FONDS exklusiv: Haben auch europäische Unternehmen eine Chance, von Infrastrukturausgaben zu profitieren?

Sollte es durch einen sich verstärkenden Protektionismus in den USA zu einer Gegenreaktion der Europäischen Union kommen, sprich Handelsbarrieren und einem erschwerten Zugang amerikanischer Unternehmen zum europäischen Markt, müssen sich die europäischen Unternehmen einem geringeren Wettbewerb stellen. In den USA würden sie bei diesem Szenario hingegen Marktanteile verlieren.

FONDS exklusiv: Sehen Sie Gefahren für die Anleihemärkte, wenn die Fed im Dezember ihren erwarteten Zinsschritt setzt?

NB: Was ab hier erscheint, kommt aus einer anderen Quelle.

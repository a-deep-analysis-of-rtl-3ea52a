// drp_pkg - shared type and helpers for dual-rail pre-charge (DRP) logic.
//
// Every DRP signal is carried on two wires: the true rail t and the false
// rail f. The four codes are NULL (t=0,f=0, the pre-charged state), logic 0
// (t=0,f=1), logic 1 (t=1,f=0) and INVALID (t=1,f=1). All wires are pulled to
// NULL in the pre-charge phase and each signal makes exactly one 0->1 toggle on
// one rail in the evaluation phase. This encoding is the standard one of DRP
// logic; the helper functions are this design's own conveniences.
package drp_pkg;

  typedef struct packed {
    logic t;  // true rail
    logic f;  // false (complementary) rail
  } dr_t;

  // Encode a single-rail bit; en=0 gives NULL (pre-charge).
  function automatic dr_t dr_encode(input logic v, input logic en);
    dr_t d;
    d.t = v & en;
    d.f = ~v & en;
    return d;
  endfunction

  // Logical negation costs no gate: the two rails are swapped.
  function automatic dr_t dr_not(input dr_t d);
    dr_t n;
    n.t = d.f;
    n.f = d.t;
    return n;
  endfunction

  // Gate both rails with an enable; en=0 forces NULL.
  function automatic dr_t dr_gate(input dr_t d, input logic en);
    dr_t g;
    g.t = d.t & en;
    g.f = d.f & en;
    return g;
  endfunction

  function automatic logic dr_is_valid(input dr_t d);
    return d.t ^ d.f;
  endfunction

  function automatic logic dr_is_null(input dr_t d);
    return ~(d.t | d.f);
  endfunction

endpackage
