// c_element_array - N Muller C-elements that hold the circuit outputs and
// convert them from dual-rail to single-rail.
//
// Each C-element has inputs a = d.t and b = ~d.f. When both agree (a valid
// code) its output follows them, i.e. q = d.t; when they differ (NULL during
// pre-charge, or the INVALID code) it keeps its last value. The outputs thus
// stay stable over the pre-charge phase. The C-element is state-holding by
// definition, so each bit is a level-sensitive latch; this is intended and is
// the reason for the latch the tools report. rst_n (active low, asynchronous)
// clears all bits; the reset is this design's addition.
module c_element_array
  import drp_pkg::*;
#(
  parameter int unsigned N = 10
) (
  input  logic         rst_n,
  input  dr_t  [N-1:0] d,
  output logic [N-1:0] q
);
  for (genvar i = 0; i < N; i++) begin : g_c
    always_latch begin
      if (!rst_n) begin
        q[i] = 1'b0;
      end else if (d[i].t == ~d[i].f) begin
        q[i] = d[i].t;
      end
    end
  end
endmodule
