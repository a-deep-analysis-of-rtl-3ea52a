// tb_c_element_array - evaluation / pre-charge sequences: after reset all
// outputs are 0; a valid code sets the output to its value; NULL and the
// INVALID code keep the last value.
module tb_c_element_array;
  import drp_pkg::*;
  localparam int N = 10;
  logic clk = 1'b0;
  int checks = 0, failures = 0;
  logic rst_n;
  dr_t  [N-1:0] d;
  logic [N-1:0] q, expect_q;

  c_element_array #(.N(N)) dut (.rst_n(rst_n), .d(d), .q(q));

  always #5 clk = ~clk;

  initial begin
    repeat (10000) @(posedge clk);
    failures++;
    $display("TB_RESULT checks=%0d failures=%0d", checks, failures);
    $finish;
  end

  task automatic check(input string what);
    checks++;
    if (q !== expect_q) begin
      failures++;
      $display("FAIL: %s q=%b expected %b", what, q, expect_q);
    end
  endtask

  initial begin
    d = '0;
    rst_n = 1'b0;
    #1;
    expect_q = '0;
    check("reset");
    rst_n = 1'b1;
    #1;
    check("NULL after reset holds 0");
    for (int k = 0; k < 300; k++) begin
      logic [N-1:0] v;
      v = N'($urandom);
      for (int i = 0; i < N; i++) d[i] = '{t: v[i], f: ~v[i]};
      #1;
      expect_q = v;
      check("evaluation");
      d = '0;
      #1;
      check("pre-charge holds");
      for (int i = 0; i < N; i++) d[i] = dr_t'(2'b11);
      #1;
      check("INVALID holds");
      d = '0;
      #1;
    end
    $display("TB_RESULT checks=%0d failures=%0d", checks, failures);
    $finish;
  end
endmodule
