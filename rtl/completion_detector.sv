// completion_detector - detects when all N dual-rail outputs have evaluated.
//
// all_valid is the product of sums AND_i (t[i] | f[i]): it rises once every
// output signal has left NULL, which ends the evaluation phase and starts the
// pre-charge wave. all_null (no rail high) marks the end of the pre-charge
// phase; this second output is this design's addition so that the controller
// knows when the next evaluation may start. Combinational.
module completion_detector
  import drp_pkg::*;
#(
  parameter int unsigned N = 10
) (
  input  dr_t [N-1:0] d,
  output logic        all_valid,
  output logic        all_null
);
  always_comb begin
    all_valid = 1'b1;
    all_null  = 1'b1;
    for (int i = 0; i < N; i++) begin
      all_valid &= d[i].t | d[i].f;
      all_null  &= dr_is_null(d[i]);
    end
  end
endmodule
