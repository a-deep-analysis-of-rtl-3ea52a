// tb_completion_detector - random mixtures of NULL and valid codes: all_valid
// must be 1 exactly when no signal is NULL and all_null exactly when every
// signal is NULL.
module tb_completion_detector;
  import drp_pkg::*;
  localparam int N = 10;
  logic clk = 1'b0;
  int checks = 0, failures = 0;
  dr_t [N-1:0] d;
  logic all_valid, all_null;

  completion_detector #(.N(N)) dut (.d(d), .all_valid(all_valid), .all_null(all_null));

  always #5 clk = ~clk;

  initial begin
    repeat (10000) @(posedge clk);
    failures++;
    $display("TB_RESULT checks=%0d failures=%0d", checks, failures);
    $finish;
  end

  initial begin
    int n_null;
    for (int k = 0; k < 400; k++) begin
      n_null = 0;
      for (int i = 0; i < N; i++) begin
        int c;
        // mostly valid codes so that the all-valid case occurs often
        c = (k % 4 == 0) ? 0 : (k % 4 == 1) ? 1 + int'($urandom_range(0, 1))
                         : int'($urandom_range(0, 9));
        d[i] = (c == 0) ? dr_t'(2'b00) : (c % 2 == 1) ? dr_t'(2'b01) : dr_t'(2'b10);
        if (c == 0) n_null++;
      end
      #1;
      checks++;
      if (all_valid != (n_null == 0) || all_null != (n_null == N)) begin
        failures++;
        $display("FAIL: d=%h nulls=%0d all_valid=%b all_null=%b", d, n_null, all_valid, all_null);
      end
    end
    $display("TB_RESULT checks=%0d failures=%0d", checks, failures);
    $finish;
  end
endmodule
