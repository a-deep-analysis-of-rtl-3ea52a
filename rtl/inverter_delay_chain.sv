// inverter_delay_chain - behavioural model of a delay line built from
// cascaded inverters (one inverter per LUT or standard cell).
//
// kind: behavioural model. STAGES inverters are chained; each adds
// STAGE_DELAY time units of transport delay, so the output follows the input
// after STAGES*STAGE_DELAY. An even stage count keeps the polarity, which the
// elaboration check enforces. With STAGES = 0 the chain is a plain wire. The
// delays are only seen in simulation; synthesis keeps the inverter chain,
// logically a buffer. Such chains are used to unbalance a rail on purpose (6
// inverters on one rail, 10 on another in the reference experiment); the
// per-stage delay value is this model's choice.
module inverter_delay_chain #(
  parameter int unsigned STAGES      = 6,
  parameter int unsigned STAGE_DELAY = 1
) (
  input  logic a,
  output logic y
);
  if (STAGES % 2 != 0) begin : g_odd
    $error("inverter_delay_chain: STAGES must be even to keep the polarity");
  end

  if (STAGES == 0) begin : g_wire
    assign y = a;
  end else begin : g_chain
    logic [STAGES:0] n;
    assign n[0] = a;
    for (genvar i = 0; i < STAGES; i++) begin : g_inv
      assign #(STAGE_DELAY) n[i+1] = ~n[i];
    end
    assign y = n[STAGES];
  end
endmodule
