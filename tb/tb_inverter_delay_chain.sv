// tb_inverter_delay_chain - checks that a 6-stage and a 10-stage chain (one
// time unit per stage) keep the polarity and delay both edges by exactly 6
// and 10 units, and that a 0-stage chain is a plain wire.
module tb_inverter_delay_chain;
  logic clk = 1'b0;
  int checks = 0, failures = 0;
  logic a = 1'b0;
  logic y6, y10, y0;

  inverter_delay_chain #(.STAGES(6),  .STAGE_DELAY(1)) dut6  (.a(a), .y(y6));
  inverter_delay_chain #(.STAGES(10), .STAGE_DELAY(1)) dut10 (.a(a), .y(y10));
  inverter_delay_chain #(.STAGES(0),  .STAGE_DELAY(1)) dut0  (.a(a), .y(y0));

  always #50 clk = ~clk;

  initial begin
    repeat (100) @(posedge clk);
    failures++;
    $display("TB_RESULT checks=%0d failures=%0d", checks, failures);
    $finish;
  end

  task automatic check(input logic cond, input string what);
    checks++;
    if (!cond) begin
      failures++;
      $display("FAIL: %s at %0t", what, $time);
    end
  endtask

  initial begin
    #20;
    check(y6 == 1'b0 && y10 == 1'b0 && y0 == 1'b0, "settled low");
    for (int e = 0; e < 4; e++) begin
      a = ~a;
      #0.5;
      check(y0 == a, "zero stages follow at once");
      #5;    // 5.5 units after the edge
      check(y6 != a, "6 stages not yet switched");
      #1;    // 6.5
      check(y6 == a, "6 stages switched after 6 units");
      #3;    // 9.5
      check(y10 != a, "10 stages not yet switched");
      #1;    // 10.5
      check(y10 == a, "10 stages switched after 10 units");
      #10;
    end
    $display("TB_RESULT checks=%0d failures=%0d", checks, failures);
    $finish;
  end
endmodule
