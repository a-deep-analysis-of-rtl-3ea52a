// lfsr31 - 31-bit Fibonacci LFSR used as the source of one fresh mask bit.
//
// Feedback polynomial x^31 + x^28 + 1 (maximal length, period 2^31-1): each
// step shifts the state left by one and inserts s[30] ^ s[27]. The mask bit
// is s[30]. The state is loaded from seed when seed_load=1 (a zero seed,
// which would lock the register, is replaced by 1) and advanced by one step
// per clock with step=1. One LFSR per mask bit, seeded at power-up, follows
// the reference setup; the polynomial and the seed handling are this
// design's choice.
module lfsr31 #(
  parameter logic [30:0] RESET_STATE = 31'h5A5A_1234
) (
  input  logic        clk,
  input  logic        rst_n,
  input  logic        seed_load,
  input  logic [30:0] seed,
  input  logic        step,
  output logic        mask
);
  logic [30:0] s_q;

  always_ff @(posedge clk or negedge rst_n) begin
    if (!rst_n)         s_q <= (RESET_STATE == '0) ? 31'd1 : RESET_STATE;
    else if (seed_load) s_q <= (seed == '0) ? 31'd1 : seed;
    else if (step)      s_q <= {s_q[29:0], s_q[30] ^ s_q[27]};
  end

  assign mask = s_q[30];
endmodule
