// tb_lfsr31 - compares the mask bit with an independent model of the
// recurrence s[n+31] = s[n] ^ s[n+3] (x^31 + x^28 + 1) after seeding, checks
// that the state holds without step and that a zero seed does not lock the
// register.
module tb_lfsr31;
  logic clk = 1'b0;
  int checks = 0, failures = 0;
  logic rst_n, seed_load, step, mask;
  logic [30:0] seed;

  lfsr31 dut (.clk(clk), .rst_n(rst_n), .seed_load(seed_load), .seed(seed),
              .step(step), .mask(mask));

  always #5 clk = ~clk;

  initial begin
    repeat (20000) @(posedge clk);
    failures++;
    $display("TB_RESULT checks=%0d failures=%0d", checks, failures);
    $finish;
  end

  task automatic check(input logic cond, input string what);
    checks++;
    if (!cond) begin
      failures++;
      $display("FAIL: %s at %0t", what, $time);
    end
  endtask

  // Bit sequence model: bit n of the output stream. Seed bit 30 is emitted
  // first, then bits 29..0, then the recurrence.
  bit seq[$];

  initial begin
    rst_n = 1'b0; seed_load = 1'b0; step = 1'b0; seed = '0;
    repeat (2) @(posedge clk);
    rst_n = 1'b1;
    for (int run = 0; run < 4; run++) begin
      @(negedge clk);
      seed = (run == 3) ? 31'd0 : 31'($urandom);
      seed_load = 1'b1;
      @(negedge clk);
      seed_load = 1'b0;
      seq.delete();
      for (int i = 30; i >= 0; i--) seq.push_back((run == 3) ? (i == 0) : seed[i]);
      for (int n = 0; n < 2000; n++) seq.push_back(seq[n] ^ seq[n + 3]);
      for (int n = 0; n < 1000; n++) begin
        check(mask == seq[n], "mask bit sequence");
        step = (n % 5 != 4);
        @(negedge clk);
        if (!step) begin
          check(mask == seq[n], "holds without step");
          step = 1'b1;
          @(negedge clk);
        end
        step = 1'b0;
      end
    end
    $display("TB_RESULT checks=%0d failures=%0d", checks, failures);
    $finish;
  end
endmodule
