// lmdpl_mask_table - mask table generation layer of a non-linear LMDPL gadget.
//
// From the first input shares x0, y0 and the fresh mask r it computes the
// blinded table of the two-input function F for every possible value of the
// second shares (i = y1, j = x1):
//   t[4+2i+j] = F(x0 ^ j, y0 ^ i) ^ r      t[2i+j] = t[4+2i+j] ^ 1
// so t[7:4] feed the true rail and t[3:0] the false rail of the operation
// layer. The first output share is the mask itself, z0 = r. F is given as a
// truth table, F(a,b) = F_TT[{b,a}]; the default 4'b1000 is AND.
// Single-rail and combinational; its outputs go to the register stage.
module lmdpl_mask_table #(
  parameter logic [3:0] F_TT = 4'b1000
) (
  input  logic       x0,
  input  logic       y0,
  input  logic       r,
  output logic [7:0] t,
  output logic       z0
);
  always_comb begin
    for (int i = 0; i < 2; i++) begin
      for (int j = 0; j < 2; j++) begin
        t[4+2*i+j] = F_TT[{y0 ^ i[0], x0 ^ j[0]}] ^ r;
        t[2*i+j]   = ~t[4+2*i+j];
      end
    end
  end
  assign z0 = r;
endmodule
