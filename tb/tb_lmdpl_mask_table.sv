// tb_lmdpl_mask_table - exhaustive check of the blinded table for AND (and
// for XOR as a second function): t[4+2i+j] = F(x0^j, y0^i) ^ r,
// t[2i+j] = ~t[4+2i+j], z0 = r.
module tb_lmdpl_mask_table;
  logic clk = 1'b0;
  int checks = 0, failures = 0;
  logic x0, y0, r, z0, z0x;
  logic [7:0] t, tx;

  lmdpl_mask_table #(.F_TT(4'b1000)) dut     (.x0(x0), .y0(y0), .r(r), .t(t),  .z0(z0));
  lmdpl_mask_table #(.F_TT(4'b0110)) dut_xor (.x0(x0), .y0(y0), .r(r), .t(tx), .z0(z0x));

  always #5 clk = ~clk;

  initial begin
    repeat (1000) @(posedge clk);
    failures++;
    $display("TB_RESULT checks=%0d failures=%0d", checks, failures);
    $finish;
  end

  task automatic check(input logic cond, input string what);
    checks++;
    if (!cond) begin
      failures++;
      $display("FAIL: %s x0=%b y0=%b r=%b t=%b tx=%b", what, x0, y0, r, t, tx);
    end
  endtask

  initial begin
    for (int v = 0; v < 8; v++) begin
      {x0, y0, r} = 3'(v);
      #1;
      check(z0 == r && z0x == r, "z0 = r");
      for (int i = 0; i < 2; i++) begin
        for (int j = 0; j < 2; j++) begin
          logic xa, ya;
          xa = x0 ^ 1'(j);
          ya = y0 ^ 1'(i);
          check(t[4 + 2 * i + j] == ((xa & ya) ^ r), "AND table, true part");
          check(t[2 * i + j] == !((xa & ya) ^ r), "AND table, false part");
          check(tx[4 + 2 * i + j] == ((xa ^ ya) ^ r), "XOR table");
          check(tx[2 * i + j] == !((xa ^ ya) ^ r), "XOR table, false part");
        end
      end
    end
    $display("TB_RESULT checks=%0d failures=%0d", checks, failures);
    $finish;
  end
endmodule
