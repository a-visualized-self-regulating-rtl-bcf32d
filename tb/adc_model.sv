// adc_model: behavioural stand-in for the FPGA's on-chip 12-bit ADC with
// an Avalon-ST command/response interface, for simulation only.
//
// When idle it raises cmd_ready; a command (cmd_valid high while ready)
// is accepted and its channel latched. LATENCY clocks later the model
// returns one response beat with that channel and the code currently on
// chan_code[channel] (a 12-bit value standing for the pin voltage), with
// start- and end-of-packet set, then becomes idle again. Channels outside
// 1..4 read as zero. Conversion time and behaviour are simplified; the
// real converter's sequencer, sample rate and calibration are not modelled.
module adc_model #(
  parameter int unsigned LATENCY = 3
) (
  input  logic              clk,
  input  logic              rst_n,
  input  logic [4:0][11:0]  chan_code,     // index = channel number
  input  logic              cmd_valid,
  input  logic [4:0]        cmd_channel,
  input  logic              cmd_sop,
  input  logic              cmd_eop,
  output logic              cmd_ready,
  output logic              rsp_valid,
  output logic [4:0]        rsp_channel,
  output logic [11:0]       rsp_data,
  output logic              rsp_sop,
  output logic              rsp_eop,
  output int unsigned       accepted
);

  logic       busy;
  int unsigned wait_cnt;
  logic [4:0] ch;
  logic       unused;
  assign unused = cmd_sop ^ cmd_eop;

  assign cmd_ready = !busy;
  assign rsp_sop   = rsp_valid;
  assign rsp_eop   = rsp_valid;

  always_ff @(posedge clk or negedge rst_n) begin
    if (!rst_n) begin
      busy        <= 1'b0;
      wait_cnt    <= 0;
      ch          <= '0;
      rsp_valid   <= 1'b0;
      rsp_channel <= '0;
      rsp_data    <= '0;
      accepted    <= 0;
    end else begin
      rsp_valid <= 1'b0;
      if (!busy) begin
        if (cmd_valid) begin
          busy     <= 1'b1;
          ch       <= cmd_channel;
          wait_cnt <= LATENCY;
          accepted <= accepted + 1;
        end
      end else if (wait_cnt > 1) begin
        wait_cnt <= wait_cnt - 1;
      end else begin
        busy        <= 1'b0;
        rsp_valid   <= 1'b1;
        rsp_channel <= ch;
        rsp_data    <= (ch >= 5'd1 && ch <= 5'd4) ? chan_code[ch[2:0]] : 12'd0;
      end
    end
  end

endmodule
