// tb_greenhouse_full: the greenhouse monitor with every parameter at its
// default (50 MHz clock, refresh every 20,000,001 clocks, half-step every
// 1,250,001 clocks, buzzer 50,000,001 on / 50,000,000 off, 1 s = 50,000,000
// clocks).
//
// One complete operation: the ADC model supplies infrared 0.04 V, visible
// 1.83 V, temperature 0.12 V and humidity 4.50 V (all four out of range,
// light too bright). The test checks that nothing shows before the first
// refresh and that the values, controls, red alarm, board LEDs and display
// appear exactly on it; that the curtain motor takes a half-step every
// 1,250,001 clocks, forward while the light still reads 0 V before the
// first refresh and backward after it; that the buzzer sounds for exactly 50,000,001
// clocks and then falls silent; and that the seconds count reaches 1 after
// 50,000,000 clocks. The 60 s time limit (3e9 clocks) is left to the
// reduced-size test.
`timescale 1ns/1ps
module tb_greenhouse_full;
  import greenhouse_pkg::*;

  logic clk = 0, rst_n = 0, n_rst_seconds = 0, rst_step = 1, sw0 = 0;
  always #10 clk = ~clk;

  logic [4:0][11:0] chan_code;
  logic cmd_valid, cmd_sop, cmd_eop, cmd_ready, rsp_valid, rsp_sop, rsp_eop;
  logic [4:0] cmd_channel, rsp_channel;
  logic [11:0] rsp_data;
  int unsigned accepted;
  ctrl_t [NUM_SENSORS-1:0] ctrl;
  alarm_t alarm;
  logic [3:0] coils;
  logic buzzer;
  logic [9:0] board_leds;
  logic [5:0][7:0] hex;
  centivolt_t [NUM_SENSORS-1:0] cv;
  logic [31:0] seconds;

  greenhouse_top dut (
    .clk, .rst_n, .n_rst_seconds, .rst_step, .sw0,
    .adc_cmd_valid(cmd_valid), .adc_cmd_channel(cmd_channel), .adc_cmd_sop(cmd_sop),
    .adc_cmd_eop(cmd_eop), .adc_cmd_ready(cmd_ready), .adc_rsp_valid(rsp_valid),
    .adc_rsp_channel(rsp_channel), .adc_rsp_data(rsp_data), .adc_rsp_sop(rsp_sop),
    .adc_rsp_eop(rsp_eop), .ctrl, .alarm, .coils, .buzzer, .board_leds, .hex, .cv, .seconds);

  adc_model #(.LATENCY(50)) adc (.clk, .rst_n, .chan_code, .cmd_valid, .cmd_channel,
    .cmd_sop, .cmd_eop, .cmd_ready, .rsp_valid, .rsp_channel, .rsp_data, .rsp_sop,
    .rsp_eop, .accepted);

  int checks = 0, failures = 0;
  longint unsigned cyc = 0;
  longint unsigned t_refresh = 0, t_buzz_on = 0, t_buzz_off = 0, t_sec = 0;
  int n_steps = 0, n_fwd = 0, n_step_gap_bad = 0;
  logic [2:0] last_pos;
  logic buzz_q = 1'b0;

  task automatic check(input logic ok, input string what);
    checks++;
    if (!ok) begin failures++; $display("FAIL %s", what); end
  endtask

  localparam logic [6:0] GLYPH [10] = '{7'b1000000, 7'b1111001, 7'b0100100, 7'b0110000,
                                        7'b0011001, 7'b0010010, 7'b0000011, 7'b1111000,
                                        7'b0000000, 7'b0011000};
  function automatic logic [23:0] show(input int v);
    return {1'b0, GLYPH[v / 100], 1'b1, GLYPH[(v / 10) % 10], 1'b1, GLYPH[v % 10]};
  endfunction
  function automatic logic [11:0] code_for(input int centivolts);
    return 12'((centivolts * 4096 + 499) / 500);
  endfunction

  // Clock edge k (k = 1 is the first edge after reset release) and the
  // values the design shows just after it.
  localparam longint unsigned STEP_T = 1_250_001;
  localparam longint unsigned REFRESH_EDGE = 20_000_001;
  initial begin
    @(posedge rst_n);
    forever begin
      @(posedge clk);
      #1;
      cyc++;
      if (dut.refresh_pulse && t_refresh == 0) t_refresh = cyc;
      if (buzzer && !buzz_q) t_buzz_on = cyc;
      if (!buzzer && buzz_q && t_buzz_off == 0) t_buzz_off = cyc;
      if (seconds == 1 && t_sec == 0) t_sec = cyc;
      buzz_q = buzzer;
      // A half-step is due on edges 1, 1+STEP_T, 1+2*STEP_T, ...; forward
      // while the light still reads 0 V (before the first refresh),
      // backward once 1.83 V has been copied in.
      if ((cyc - 1) % STEP_T == 0) begin
        logic [2:0] want;
        want = (cyc <= REFRESH_EDGE) ? last_pos + 3'd1 : last_pos - 3'd1;
        if (dut.step_pos != want) n_step_gap_bad++;
        if (cyc <= REFRESH_EDGE) n_fwd++; else n_steps++;
      end else if (dut.step_pos != last_pos) n_step_gap_bad++;
      last_pos = dut.step_pos;
    end
  end

  initial begin
    // Watchdog: 80,000,000 clocks.
    repeat (80_000_000) @(posedge clk);
    failures++;
    $display("FAIL watchdog");
    $display("TB_RESULT checks=%0d failures=%0d", checks, failures);
    $finish;
  end

  initial begin
    chan_code = '0;
    chan_code[1] = code_for(4);
    chan_code[2] = code_for(183);
    chan_code[3] = code_for(12);
    chan_code[4] = code_for(450);
    last_pos = 3'd7;
    repeat (3) @(posedge clk);
    #1 rst_n = 1; n_rst_seconds = 1; rst_step = 0;
    // Just before the first refresh nothing has been copied yet.
    repeat (20_000_000) @(posedge clk);
    #1;
    check(cv == '0 && alarm.red && !buzzer && board_leds == '0, "before first refresh: zero volts, all low");
    @(posedge clk); #2;   // after the edge monitor has logged this edge
    check(t_refresh == 20_000_001, $sformatf("first refresh at clock %0d", t_refresh));
    check(cv[0] == 9'd4 && cv[1] == 9'd183 && cv[2] == 9'd12 && cv[3] == 9'd450, "voltages after refresh");
    check(ctrl[0].blue && ctrl[1].red && ctrl[2].blue && ctrl[3].red, "control outputs");
    check(alarm == alarm_t'(5'b10000), "red alarm");
    check(board_leds == '1, "board LEDs on");
    check(hex == {show(4), show(183)}, "display infrared / visible");
    sw0 = 1; #1;
    check(hex == {show(12), show(450)}, "display temperature / humidity");
    sw0 = 0;
    wait (t_buzz_off != 0);
    @(posedge clk); #1;
    check(t_buzz_off - t_buzz_on == 50_000_001, $sformatf("buzzer on for %0d clocks", t_buzz_off - t_buzz_on));
    check(t_buzz_on == 20_000_002, $sformatf("buzzer starts at clock %0d", t_buzz_on));
    check(t_sec == 50_000_000, $sformatf("one second at clock %0d", t_sec));
    check(seconds == 1 && !ctrl[0].yellow, "one second elapsed, time limit not reached");
    check(n_fwd == 16 && n_steps == 40 && n_step_gap_bad == 0,
          $sformatf("%0d forward, %0d backward half-steps, %0d irregular", n_fwd, n_steps, n_step_gap_bad));
    check(!buzzer, "buzzer off phase");
    $display("TB_RESULT checks=%0d failures=%0d", checks, failures);
    $finish;
  end
endmodule
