// pe: one processing element (P-PE or N-PE) of the search array.
//
// A PE holds one B-bit word x in its storage cell (a reference-block pel in
// motion estimation, one component of a code-vector in vector quantisation)
// and merges the distance arithmetic with that storage:
//   * SRAM mode : the stored word is written when its word line `wl` and
//                 `we` are high, the search-data cell likewise through
//                 `wl_y`; `x_q` and `y_q` are read through the bit lines.
//   * ME mode   : each enabled clock the search-data stage takes `y_in` (from
//                 the neighbour on the right, or from a shift latch array)
//                 and the partial-sum register takes ps_in + |x - y|, i.e.
//                 absolute difference and summation in one clock, as the
//                 memory-merged logic of the design does.
//   * VQ mode   : when the PE's column is selected, `ad_out` carries
//                 |x - v_in| for the broadcast input component (zero
//                 otherwise), so a row can OR its PEs onto one line.
// `clr` (the internal reset line) clears the partial-sum register
// synchronously; the stored word and the search-data cell are kept, as they
// are SRAM cells.
//
// The design alternates P-type and N-type PEs in a checkerboard, the N-type
// ones working on the opposite clock phase with transparent latches. Here
// every PE is an edge-triggered register stage on one clock; the array adds
// the skew registers that the half-clock offsets provide in the original.
// Timing: `ps_q` and `y_q` change one enabled clock after their inputs;
// `ad_out` is combinational.
module pe #(
  parameter int unsigned B  = 6,          // word width
  parameter int unsigned SW = B + 2       // partial-sum width
) (
  input  logic          clk,
  input  logic          rst_n,
  input  logic          clr,      // internal reset line
  // storage cell
  input  logic          wl,       // word line of the stored word
  input  logic          wl_y,     // word line of the search-data cell
  input  logic          we,
  input  logic [B-1:0]  wdata,
  output logic [B-1:0]  x_q,
  // motion estimation
  input  logic          me_en,    // shift / accumulate enable
  input  logic [B-1:0]  y_in,
  output logic [B-1:0]  y_q,
  input  logic [SW-1:0] ps_in,
  output logic [SW-1:0] ps_q,
  // vector quantisation
  input  logic          vq_sel,   // cfg1 AND column select
  input  logic [B-1:0]  v_in,
  output logic [B-1:0]  ad_out
);

  function automatic logic [B-1:0] absdiff(input logic [B-1:0] a, input logic [B-1:0] b);
    return (a >= b) ? a - b : b - a;
  endfunction

  logic [B-1:0] ad_me;
  assign ad_me  = absdiff(x_q, y_q);
  assign ad_out = vq_sel ? absdiff(x_q, v_in) : '0;

  always_ff @(posedge clk or negedge rst_n) begin
    if (!rst_n) begin
      x_q <= '0;
    end else if (wl && we) begin
      x_q <= wdata;
    end
  end

  always_ff @(posedge clk or negedge rst_n) begin
    if (!rst_n) begin
      y_q <= '0;
    end else if (wl_y && we) begin
      y_q <= wdata;
    end else if (me_en) begin
      y_q <= y_in;
    end
  end

  always_ff @(posedge clk or negedge rst_n) begin
    if (!rst_n) begin
      ps_q <= '0;
    end else if (clr) begin
      ps_q <= '0;
    end else if (me_en) begin
      ps_q <= ps_in + SW'(ad_me);
    end
  end

endmodule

Die große Mehrheit der Marktteilnehmer erwartet eine Zinserhöhung im Dezember, dementsprechend ist sie so gut wie eingepreist und birgt somit keine großen Risiken mehr. Es würde sich ein Rhythmus von einer Erhöhung pro Jahr einstellen. Die Fed wird unserer Meinung nach weiterhin sehr dovish agieren. Und wenn der Zinsschritt kommt, dann handelt es sich immer noch um einen tiefen Zins, da er von 0,25 bis 0,5 Prozent auf vermutlich 0,5 bis 0,75 Prozent erhöht würde. Wichtig ist dann auch, wie der Zinszyklus fortgesetzt wird und ob er in seinem weiteren Verlauf mit den Markterwartungen übereinstimmen wird. Im Laufe des Jahres sind Markterwartungen und Fed Guidance nämlich lange auseinander gelaufen, wobei die Erwartungen des Marktes unter den Prognosen der FOMC-Mitgliedern lagen. Erstaunlicherweise sind in den letzten zwei großen Zinserhöhungszyklen der Fed die Renditen für zehnjährige Treasuries am Ende gefallen. Natürlich entsteht erst eine gewisse Volatilität, aber die Erwartung einer künftig tieferen Inflation sowie schwächeres Wachstum tragen dann dazu bei, dass die Zinskurve sich komplett abflacht.